■ **Task to complete**
Return the records below exactly as they are written.

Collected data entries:

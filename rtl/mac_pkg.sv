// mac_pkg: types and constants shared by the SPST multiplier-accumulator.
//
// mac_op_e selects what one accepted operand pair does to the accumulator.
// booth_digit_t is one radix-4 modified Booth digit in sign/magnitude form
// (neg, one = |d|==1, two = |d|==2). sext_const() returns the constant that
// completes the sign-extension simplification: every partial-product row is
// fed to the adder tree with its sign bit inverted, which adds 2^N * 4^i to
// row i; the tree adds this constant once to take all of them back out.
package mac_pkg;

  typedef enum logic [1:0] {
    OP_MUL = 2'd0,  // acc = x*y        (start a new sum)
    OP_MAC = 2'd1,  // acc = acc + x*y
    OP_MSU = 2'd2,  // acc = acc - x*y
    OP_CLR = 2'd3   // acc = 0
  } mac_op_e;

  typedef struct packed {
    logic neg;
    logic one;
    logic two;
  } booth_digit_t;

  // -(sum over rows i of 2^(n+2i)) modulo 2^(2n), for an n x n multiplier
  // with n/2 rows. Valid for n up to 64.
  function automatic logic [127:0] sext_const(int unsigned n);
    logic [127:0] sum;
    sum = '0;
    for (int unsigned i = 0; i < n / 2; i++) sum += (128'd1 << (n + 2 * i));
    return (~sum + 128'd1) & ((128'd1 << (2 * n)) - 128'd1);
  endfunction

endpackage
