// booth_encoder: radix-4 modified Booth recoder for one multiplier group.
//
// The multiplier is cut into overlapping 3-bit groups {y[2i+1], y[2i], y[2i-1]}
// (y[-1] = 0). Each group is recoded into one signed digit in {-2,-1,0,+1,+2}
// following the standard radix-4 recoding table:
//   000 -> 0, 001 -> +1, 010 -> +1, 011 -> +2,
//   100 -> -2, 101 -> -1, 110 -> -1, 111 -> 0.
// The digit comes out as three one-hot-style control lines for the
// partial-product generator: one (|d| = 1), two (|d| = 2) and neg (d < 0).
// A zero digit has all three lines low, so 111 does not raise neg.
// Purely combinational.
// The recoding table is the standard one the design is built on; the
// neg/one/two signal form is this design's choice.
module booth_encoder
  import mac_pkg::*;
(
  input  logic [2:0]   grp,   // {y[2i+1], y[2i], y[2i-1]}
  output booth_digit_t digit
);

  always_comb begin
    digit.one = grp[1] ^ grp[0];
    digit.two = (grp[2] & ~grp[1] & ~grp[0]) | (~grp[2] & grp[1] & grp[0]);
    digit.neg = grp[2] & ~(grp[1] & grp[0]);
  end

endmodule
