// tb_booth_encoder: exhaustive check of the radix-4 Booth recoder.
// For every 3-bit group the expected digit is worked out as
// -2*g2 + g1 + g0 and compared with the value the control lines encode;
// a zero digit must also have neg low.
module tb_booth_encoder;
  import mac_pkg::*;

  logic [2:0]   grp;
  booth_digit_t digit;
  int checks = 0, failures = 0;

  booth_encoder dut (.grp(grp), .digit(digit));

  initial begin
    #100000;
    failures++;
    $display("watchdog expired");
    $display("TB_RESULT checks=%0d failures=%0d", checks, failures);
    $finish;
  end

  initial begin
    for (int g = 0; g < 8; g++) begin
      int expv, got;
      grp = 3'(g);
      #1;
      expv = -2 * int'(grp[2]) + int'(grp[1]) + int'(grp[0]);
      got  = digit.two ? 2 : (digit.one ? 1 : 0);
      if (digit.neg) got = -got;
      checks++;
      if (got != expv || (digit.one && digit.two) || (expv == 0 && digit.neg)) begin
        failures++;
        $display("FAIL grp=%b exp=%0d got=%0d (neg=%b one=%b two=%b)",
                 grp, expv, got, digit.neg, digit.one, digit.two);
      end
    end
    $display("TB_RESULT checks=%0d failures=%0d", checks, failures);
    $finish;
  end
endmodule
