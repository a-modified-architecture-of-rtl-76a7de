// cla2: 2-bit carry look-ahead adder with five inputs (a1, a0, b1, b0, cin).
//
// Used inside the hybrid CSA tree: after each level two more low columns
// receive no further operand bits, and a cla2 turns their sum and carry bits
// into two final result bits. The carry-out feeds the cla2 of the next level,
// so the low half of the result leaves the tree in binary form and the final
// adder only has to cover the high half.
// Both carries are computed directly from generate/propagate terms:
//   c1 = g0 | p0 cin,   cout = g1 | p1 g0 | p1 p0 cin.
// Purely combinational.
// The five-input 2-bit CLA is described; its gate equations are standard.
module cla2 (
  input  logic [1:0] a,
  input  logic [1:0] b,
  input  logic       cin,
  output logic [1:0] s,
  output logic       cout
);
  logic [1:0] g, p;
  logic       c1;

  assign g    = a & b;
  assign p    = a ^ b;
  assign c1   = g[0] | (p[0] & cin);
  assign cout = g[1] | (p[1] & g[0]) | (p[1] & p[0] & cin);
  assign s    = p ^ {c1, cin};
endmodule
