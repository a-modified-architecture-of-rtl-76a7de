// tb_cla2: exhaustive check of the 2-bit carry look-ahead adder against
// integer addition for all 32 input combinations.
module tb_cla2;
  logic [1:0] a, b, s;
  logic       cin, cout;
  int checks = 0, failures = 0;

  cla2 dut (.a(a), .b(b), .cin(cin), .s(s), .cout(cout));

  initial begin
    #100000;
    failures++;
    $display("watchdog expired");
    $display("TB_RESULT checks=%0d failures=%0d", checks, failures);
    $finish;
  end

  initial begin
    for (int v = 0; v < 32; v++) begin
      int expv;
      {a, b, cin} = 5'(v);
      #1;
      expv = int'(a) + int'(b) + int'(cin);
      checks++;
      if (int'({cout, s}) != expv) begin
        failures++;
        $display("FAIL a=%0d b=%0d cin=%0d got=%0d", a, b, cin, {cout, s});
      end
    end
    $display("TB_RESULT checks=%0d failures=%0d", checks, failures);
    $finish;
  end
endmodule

■ **Response area**
filename rtl/mac_pkg.sv
// mac_pkg: types and constants shared by the SPST multiplier-accumulator.
//
// mac_op_e selects what one accepted operand pair does to the accumulator.
// booth_digit_t is one radix-4 modified Booth digit in sign/magnitude form
// (neg, one = |d|==1, two = |d|==2). sext_const() returns the constant that
// completes the sign-extension simplification: every partial-product row is
// fed to the adder tree with its sign bit inverted, which adds 2^N * 4^i to
// row i; the tree adds this constant once to take all of them back out.
package mac_pkg;

  typedef enum logic [1:0] {
    OP_MUL = 2'd0,  // acc = x*y        (start a new sum)
    OP_MAC = 2'd1,  // acc = acc + x*y
    OP_MSU = 2'd2,  // acc = acc - x*y
    OP_CLR = 2'd3   // acc = 0
  } mac_op_e;

  typedef struct packed {
    logic neg;
    logic one;
    logic two;
  } booth_digit_t;

  // -(sum over rows i of 2^(n+2i)) modulo 2^(2n), for an n x n multiplier
  // with n/2 rows. Valid for n up to 64.
  function automatic logic [127:0] sext_const(int unsigned n);
    logic [127:0] sum;
    sum = '0;
    for (int unsigned i = 0; i < n / 2; i++) sum += (128'd1 << (n + 2 * i));
    return (~sum + 128'd1) & ((128'd1 << (2 * n)) - 128'd1);
  endfunction

endpackage
// booth_encoder: radix-4 modified Booth recoder for one multiplier group.
//
// The multiplier is cut into overlapping 3-bit groups {y[2i+1], y[2i], y[2i-1]}
// (y[-1] = 0). Each group is recoded into one signed digit in {-2,-1,0,+1,+2}
// following the standard radix-4 recoding table:
//   000 -> 0, 001 -> +1, 010 -> +1, 011 -> +2,
//   100 -> -2, 101 -> -1, 110 -> -1, 111 -> 0.
// The digit comes out as three one-hot-style control lines for the
// partial-product generator: one (|d| = 1), two (|d| = 2) and neg (d < 0).
// A zero digit has all three lines low, so 111 does not raise neg.
// Purely combinational.
// The recoding table is the standard one the design is built on; the
// neg/one/two signal form is this design's choice.
module booth_encoder
  import mac_pkg::*;
(
  input  logic [2:0]   grp,   // {y[2i+1], y[2i], y[2i-1]}
  output booth_digit_t digit
);

  always_comb begin
    digit.one = grp[1] ^ grp[0];
    digit.two = (grp[2] & ~grp[1] & ~grp[0]) | (~grp[2] & grp[1] & grp[0]);
    digit.neg = grp[2] & ~(grp[1] & grp[0]);
  end

endmodule
// tb_booth_encoder: exhaustive check of the radix-4 Booth recoder.
// For every 3-bit group the expected digit is worked out as
// -2*g2 + g1 + g0 and compared with the value the control lines encode;
// a zero digit must also have neg low.
module tb_booth_encoder;
  import mac_pkg::*;

  logic [2:0]   grp;
  booth_digit_t digit;
  int checks = 0, failures = 0;

  booth_encoder dut (.grp(grp), .digit(digit));

  initial begin
    #100000;
    failures++;
    $display("watchdog expired");
    $display("TB_RESULT checks=%0d failures=%0d", checks, failures);
    $finish;
  end

  initial begin
    for (int g = 0; g < 8; g++) begin
      int expv, got;
      grp = 3'(g);
      #1;
      expv = -2 * int'(grp[2]) + int'(grp[1]) + int'(grp[0]);
      got  = digit.two ? 2 : (digit.one ? 1 : 0);
      if (digit.neg) got = -got;
      checks++;
      if (got != expv || (digit.one && digit.two) || (expv == 0 && digit.neg)) begin
        failures++;
        $display("FAIL grp=%b exp=%0d got=%0d (neg=%b one=%b two=%b)",
                 grp, expv, got, digit.neg, digit.one, digit.two);
      end
    end
    $display("TB_RESULT checks=%0d failures=%0d", checks, failures);
    $finish;
  end
endmodule
repository a-modified-architecture-of-rtl-76a7de
// cla2: 2-bit carry look-ahead adder with five inputs (a1, a0, b1, b0, cin).
//
// Used inside the hybrid CSA tree: after each level two more low columns
// receive no further operand bits, and a cla2 turns their sum and carry bits
// into two final result bits. The carry-out feeds the cla2 of the next level,
// so the low half of the result leaves the tree in binary form and the final
// adder only has to cover the high half.
// Both carries are computed directly from generate/propagate terms:
//   c1 = g0 | p0 cin,   cout = g1 | p1 g0 | p1 p0 cin.
// Purely combinational.
// The five-input 2-bit CLA is described; its gate equations are standard.
module cla2 (
  input  logic [1:0] a,
  input  logic [1:0] b,
  input  logic       cin,
  output logic [1:0] s,
  output logic       cout
);
  logic [1:0] g, p;
  logic       c1;

  assign g    = a & b;
  assign p    = a ^ b;
  assign c1   = g[0] | (p[0] & cin);
  assign cout = g[1] | (p[1] & g[0]) | (p[1] & p[0] & cin);
  assign s    = p ^ {c1, cin};
endmodule
repository a-modified-architecture-of-rtl-76a7de
// tb_cla2: exhaustive check of the 2-bit carry look-ahead adder against
// integer addition for all 32 input combinations.
module tb_cla2;
  logic [1:0] a, b, s;
  logic       cin, cout;
  int checks = 0, failures = 0;

  cla2 dut (.a(a), .b(b), .cin(cin), .s(s), .cout(cout));

  initial begin
    #100000;
    failures++;
    $display("watchdog expired");
    $display("TB_RESULT checks=%0d failures=%0d", checks, failures);
    $finish;
  end

  initial begin
    for (int v = 0; v < 32; v++) begin
      int expv;
      {a, b, cin} = 5'(v);
      #1;
      expv = int'(a) + int'(b) + int'(cin);
      checks++;
      if (int'({cout, s}) != expv) begin
        failures++;
        $display("FAIL a=%0d b=%0d cin=%0d got=%0d", a, b, cin, {cout, s});
      end
    end
    $display("TB_RESULT checks=%0d failures=%0d", checks, failures);
    $finish;
  end
endmodule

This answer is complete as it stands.